Tools for Russian NER

natasha—best choice for basic Russian tasks:

from natasha import Segmenter, MorphVocab, NewsEmbedding, NewsNERTagger, Doc

segmenter = Segmenter()
emb = NewsEmbedding()
ner_tagger = NewsNERTagger(emb)

doc = Doc("Gazprom signed contract with German company Wintershall in Berlin.")
doc.segment(segmenter)
doc.tag_ner(ner_tagger)
# [(Gazprom, ORG), (Wintershall, ORG), (Berlin, LOC)]

spaCy with Russian model (ru_core_news_lg): good speed-quality balance, integration into production pipelines.

BERT-based (DeepPavlov, Hugging Face): DeepPavlov/rubert-base-cased-ner—for high quality on complex texts.

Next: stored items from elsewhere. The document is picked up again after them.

// vmcore_pkg: types and constants shared by the VMCore voice-message
// microcontroller.
//
// VMCore is an 8-bit accumulator machine with a Harvard organisation: 16-bit
// instructions come from a program memory addressed by a 9-bit program
// counter, and all data lives in one 512-byte File Register (FR) address
// space. This package fixes the instruction word layout, the opcode
// numbering, the ALU operation codes, the FR address map and the bit
// positions inside the status, interrupt-control and I/O-status registers.
//
// Taken from the source design: the four instruction formats (bits 15:14
// select Data-transfer/Arithmetic/Logic/Control/ARDT, Bit, Call and Goto),
// the 8-bit FR_Address/Immediate field in bits 7:0, the sixteen ALU
// operations, and the FR map (R0-R3, A, SR, INTCR, R7, UART, DAC/IO_SR,
// PORTA, R0B-R0E, MADM decoder, general registers 010-0FF, System RAM
// 100-1FF). Chosen here: the numeric opcode values, the split of the Bit
// format into a 3-bit operation and a 3-bit bit number, and every bit
// position inside SR, INTCR and IO_SR.
package vmcore_pkg;

  // ---------------------------------------------------------------- widths
  localparam int unsigned DW     = 8;   // data path width
  localparam int unsigned FR_AW  = 9;   // File Register address (512 bytes)
  localparam int unsigned SFR_AW = 28;  // System Flash ROM address (AR0 width)
  localparam int unsigned AR1_W  = 16;  // coefficient address register width

  // ------------------------------------------------------ instruction word
  // [15:14] format, [13:8] OPC (format 00), [13:11] bit op + [10:8] bit
  // number (format 01), [13:0] absolute address (formats 10 and 11),
  // [7:0] FR address or immediate data.
  typedef enum logic [1:0] {
    FMT_OP   = 2'b00,
    FMT_BIT  = 2'b01,
    FMT_CALL = 2'b10,
    FMT_GOTO = 2'b11
  } fmt_e;

  typedef enum logic [5:0] {
    OP_NOP        = 6'h00,
    // data transfer
    OP_MOV_A_RN   = 6'h01,  // A <- Rn
    OP_MOV_RN_A   = 6'h02,  // Rn <- A
    OP_MOV_A_IMM  = 6'h03,  // A <- #data
    OP_MOV_R0_IMM = 6'h04,  // R0 <- #data
    OP_MOV_RN_IR0 = 6'h05,  // Rn <- FR[R0]
    OP_MOV_RN_IR0M= 6'h06,  // Rn <- RAM[R0]
    OP_MOV_IR0_RN = 6'h07,  // FR[R0] <- Rn
    OP_MOV_IR0M_RN= 6'h08,  // RAM[R0] <- Rn
    OP_MOV_RN_IR1A= 6'h09,  // Rn <- FR[R1+A]
    OP_MOV_RN_IR2 = 6'h0A,  // Rn <- RAM[R2]   (flags untouched)
    OP_MOV_IR2_RN = 6'h0B,  // RAM[R2] <- Rn   (flags untouched)
    OP_CLR        = 6'h0C,  // Rn <- 0
    // arithmetic
    OP_ADD_A_RN   = 6'h10,
    OP_ADDC_A_RN  = 6'h11,
    OP_ADD_A_IMM  = 6'h12,
    OP_ADD_RN_A   = 6'h13,
    OP_ADDC_RN_A  = 6'h14,
    OP_SUB_A_RN   = 6'h15,
    OP_SUBC_A_RN  = 6'h16,
    OP_SUB_A_IMM  = 6'h17,
    OP_SUB_RN_A   = 6'h18,
    OP_SUBC_RN_A  = 6'h19,
    OP_CMP_A_RN   = 6'h1A,
    OP_CMP_A_IMM  = 6'h1B,
    OP_INC        = 6'h1C,
    OP_DEC        = 6'h1D,
    OP_DSZ        = 6'h1E,
    // logic
    OP_AND_A_RN   = 6'h20,
    OP_AND_A_IMM  = 6'h21,
    OP_OR_A_RN    = 6'h22,
    OP_OR_A_IMM   = 6'h23,
    OP_XOR_A_RN   = 6'h24,
    OP_XOR_A_IMM  = 6'h25,
    OP_NOT        = 6'h26,
    OP_ROL        = 6'h27,
    OP_ROR        = 6'h28,
    // control (format 00)
    OP_RET        = 6'h30,
    OP_RETI       = 6'h31,
    OP_CWDT       = 6'h32,
    // address register data transfer
    OP_MOV_RN_AR0   = 6'h38,  // Rn <- SFR[AR0]
    OP_MOV_RN_AR0I  = 6'h39,  // AR0 <- AR0+1, Rn <- SFR[AR0]
    OP_MOV_RN_AR1   = 6'h3A,  // AR1 <- AR1<<BF, Rn <- SFR[AR1]
    OP_MOV_AR0_RN   = 6'h3B,  // AR0 byte i <- FR[Rn+i], i=0..3
    OP_MOV_AR1_RN   = 6'h3C,  // AR1 byte i <- FR[Rn+i], i=0..1
    OP_MOV_AR0M_RN  = 6'h3D,  // SFR[AR0] <- Rn
    OP_MOV_AR0IM_RN = 6'h3E   // AR0 <- AR0+1, SFR[AR0] <- Rn
  } opc_e;

  typedef enum logic [2:0] {
    BOP_SETB = 3'd0,
    BOP_CLRB = 3'd1,
    BOP_TBSS = 3'd2,   // skip next if bit set
    BOP_TBSC = 3'd3,   // skip next if bit clear
    BOP_LDBF = 3'd4    // BF <- bit
  } bop_e;

  // ------------------------------------------------------------------ ALU
  typedef enum logic [3:0] {
    ALU_PASS = 4'd0,   // B
    ALU_ZERO = 4'd1,   // 0
    ALU_ADD  = 4'd2,   // A + B
    ALU_ADC  = 4'd3,   // A + B + C
    ALU_SUB  = 4'd4,   // A - B
    ALU_SBC  = 4'd5,   // A - B - C
    ALU_INC  = 4'd6,   // A + 1
    ALU_DEC  = 4'd7,   // A - 1
    ALU_AND  = 4'd8,
    ALU_OR   = 4'd9,
    ALU_XOR  = 4'd10,
    ALU_NOT  = 4'd11,  // not B
    ALU_ROL  = 4'd12,  // rotate B left through carry
    ALU_ROR  = 4'd13,  // rotate B right through carry
    ALU_SETB = 4'd14,  // B with bit i set
    ALU_CLRB = 4'd15   // B with bit i cleared
  } alu_op_e;

  typedef enum logic {
    AMUX_ACC  = 1'b0,
    AMUX_DOUT = 1'b1
  } amux_e;

  typedef enum logic [2:0] {
    BMUX_DOUT = 3'd0,  // FR read data
    BMUX_IMM  = 3'd1,  // IR_L immediate
    BMUX_DBUS = 3'd2,  // SFR data bus
    BMUX_ZERO = 3'd3,  // #0
    BMUX_ONE  = 3'd4   // #1
  } bmux_e;

  // FR read address source
  typedef enum logic [2:0] {
    RA_IRL    = 3'd0,  // direct FR address from IR_L
    RA_R0_FR  = 3'd1,  // {0,R0}
    RA_R0_RAM = 3'd2,  // {1,R0}
    RA_R1A    = 3'd3,  // {0,R1+A}
    RA_R2_RAM = 3'd4   // {1,R2}
  } ra_sel_e;

  // FR write address source
  typedef enum logic [2:0] {
    WA_IRL    = 3'd0,
    WA_ACC    = 3'd1,
    WA_R0     = 3'd2,
    WA_R0_FR  = 3'd3,
    WA_R0_RAM = 3'd4,
    WA_R2_RAM = 3'd5
  } wa_sel_e;

  // next instruction fetch address source
  typedef enum logic [1:0] {
    FETCH_PC   = 2'd0,  // sequential prefetch
    FETCH_ABS  = 2'd1,  // Goto / Call absolute address
    FETCH_PULL = 2'd2,  // RET / RETI: top of the PC stack
    FETCH_INT  = 2'd3   // interrupt vector
  } fetch_sel_e;

  // ------------------------------------------------------------ FR map
  localparam logic [7:0] FR_R0    = 8'h00;
  localparam logic [7:0] FR_R1    = 8'h01;
  localparam logic [7:0] FR_R2    = 8'h02;
  localparam logic [7:0] FR_R3    = 8'h03;
  localparam logic [7:0] FR_ACC   = 8'h04;
  localparam logic [7:0] FR_SR    = 8'h05;
  localparam logic [7:0] FR_INTCR = 8'h06;
  localparam logic [7:0] FR_R7    = 8'h07;
  localparam logic [7:0] FR_UART  = 8'h08;  // write: TxD, read: RxD
  localparam logic [7:0] FR_DAC   = 8'h09;  // write: DAC, read: IO_SR
  localparam logic [7:0] FR_PORTA = 8'h0A;
  localparam logic [7:0] FR_MADM  = 8'h0F;  // write: code byte, read: status
  localparam logic [8:0] FR_RAM_BASE = 9'h100;  // System RAM

  // SR bits
  localparam int unsigned SR_C  = 0;
  localparam int unsigned SR_Z  = 1;
  localparam int unsigned SR_BF = 2;

  // INTCR bits
  localparam int unsigned INT_IEN  = 0;  // global interrupt enable
  localparam int unsigned INT_EUR  = 1;  // UART byte received
  localparam int unsigned INT_EUT  = 2;  // UART transmitter idle
  localparam int unsigned INT_EMD  = 3;  // MADM decoder wants a code byte
  localparam int unsigned INT_WDTE = 7;  // watchdog enable

  // IO_SR bits
  localparam int unsigned IO_RXR  = 0;  // received byte waiting
  localparam int unsigned IO_TXB  = 1;  // transmitter busy
  localparam int unsigned IO_OVR  = 2;  // receive overrun
  localparam int unsigned IO_MREQ = 3;  // MADM decoder buffer empty while playing
  localparam int unsigned IO_DACB = 4;  // DAC serial transfer in progress

  // MADM status register bits
  localparam int unsigned MD_FULL = 0;  // code buffer holds a byte
  localparam int unsigned MD_RUN  = 1;  // decoder is playing
  localparam int unsigned MD_REQ  = 2;  // decoder playing with an empty buffer

  // ------------------------------------------------- control unit outputs
  typedef struct packed {
    alu_op_e    alu_op;
    amux_e      a_sel;
    bmux_e      b_sel;
    ra_sel_e    ra_sel;
    wa_sel_e    wa_sel;
    logic       fr_we;      // write DIN into the FR
    logic       fr_rd;      // the instruction reads DOUT (I/O read side effects)
    logic       c_we;       // update C from the ALU
    logic       z_we;       // update Z from the ALU
    logic       bf_we;      // update BF from the skip flag
    fetch_sel_e fetch_sel;  // PC source chosen by the instruction itself
    logic       hold;       // keep IR_H and PC (multi-cycle instruction)
    logic       ir_count;   // IR_L <- IR_L + 1
    logic       push;       // PC stack push
    logic       pull;       // PC stack pull
    logic       ien_set;
    logic       ar0_load;   // load one byte of AR0 from DIN
    logic       ar1_load;   // load one byte of AR1 from DIN
    logic [1:0] ar_idx;     // which byte
    logic       ar0_inc;    // AR0 <- AR0 + 1 (address bus shows the new value)
    logic       ar1_shift;  // AR1 <- AR1<<BF (address bus shows the new value)
    logic       addr_ar1;   // Addr_Mux selects AR1
    logic       sfr_rd;
    logic       sfr_wr;
    logic       wdt_clr;
  } ctrl_t;

  // sequencing decisions that depend on the ALU result or on interrupts
  typedef struct packed {
    fetch_sel_e fetch_sel;  // final PC source
    logic       push;       // PC stack push (CALL or interrupt)
    logic       bubble;     // replace the prefetched word by a NOP (skip)
    logic       ien_clr;    // interrupt accepted: clear IEN
    logic       int_taken;
    logic       push_abs;   // push the GOTO target instead of the PC
  } seq_t;

endpackage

Fine-tuning for Custom Entities

For custom entity types, you need own corpus and fine-tuning:

  1. Annotation: Prodigy, Label Studio, or Doccano. Minimum 200–500 examples per entity type
  2. Format: IOB2 (BIO-tagging)—NER standard
  3. Training: HuggingFace TokenClassification with pretrained RuBERT
from transformers import AutoModelForTokenClassification, TrainingArguments
model = AutoModelForTokenClassification.from_pretrained(
    "DeepPavlov/rubert-base-cased",
    num_labels=len(label_list),
    id2label=id2label,
    label2id=label2id
)

NER Quality Assessment

Entity-level F1 (strict)—main metric. "Strict" means: correct type AND correct span boundaries. Partial match counts as error.

Typical Russian text scores:

  • PER: F1 95–97% (easily recognizable patterns)
  • ORG: F1 88–93% (many abbreviations, acronyms)
  • LOC: F1 90–95%
  • Custom domain entities: 80–90% after fine-tuning on 1K+ examples

Complex Cases

  • Nested entities: "Ministry of Finance of Russia"—(ORG + LOC). Most standard models don't support nesting; needs specialized architectures (Span-BERT, biaffine NER)
  • Scattered entities: "LLC... (hereinafter—Company)"—coreference requires separate module
  • Ambiguity: "Apple"—company or fruit? Resolved via context (transformers handle well)

Deployment

spaCy: export to .spacy format, serving via FastAPI. BERT: ONNX export for CPU, TorchServe for GPU. Latency: spaCy CPU ~5ms/sentence, BERT ONNX CPU ~30ms/sentence.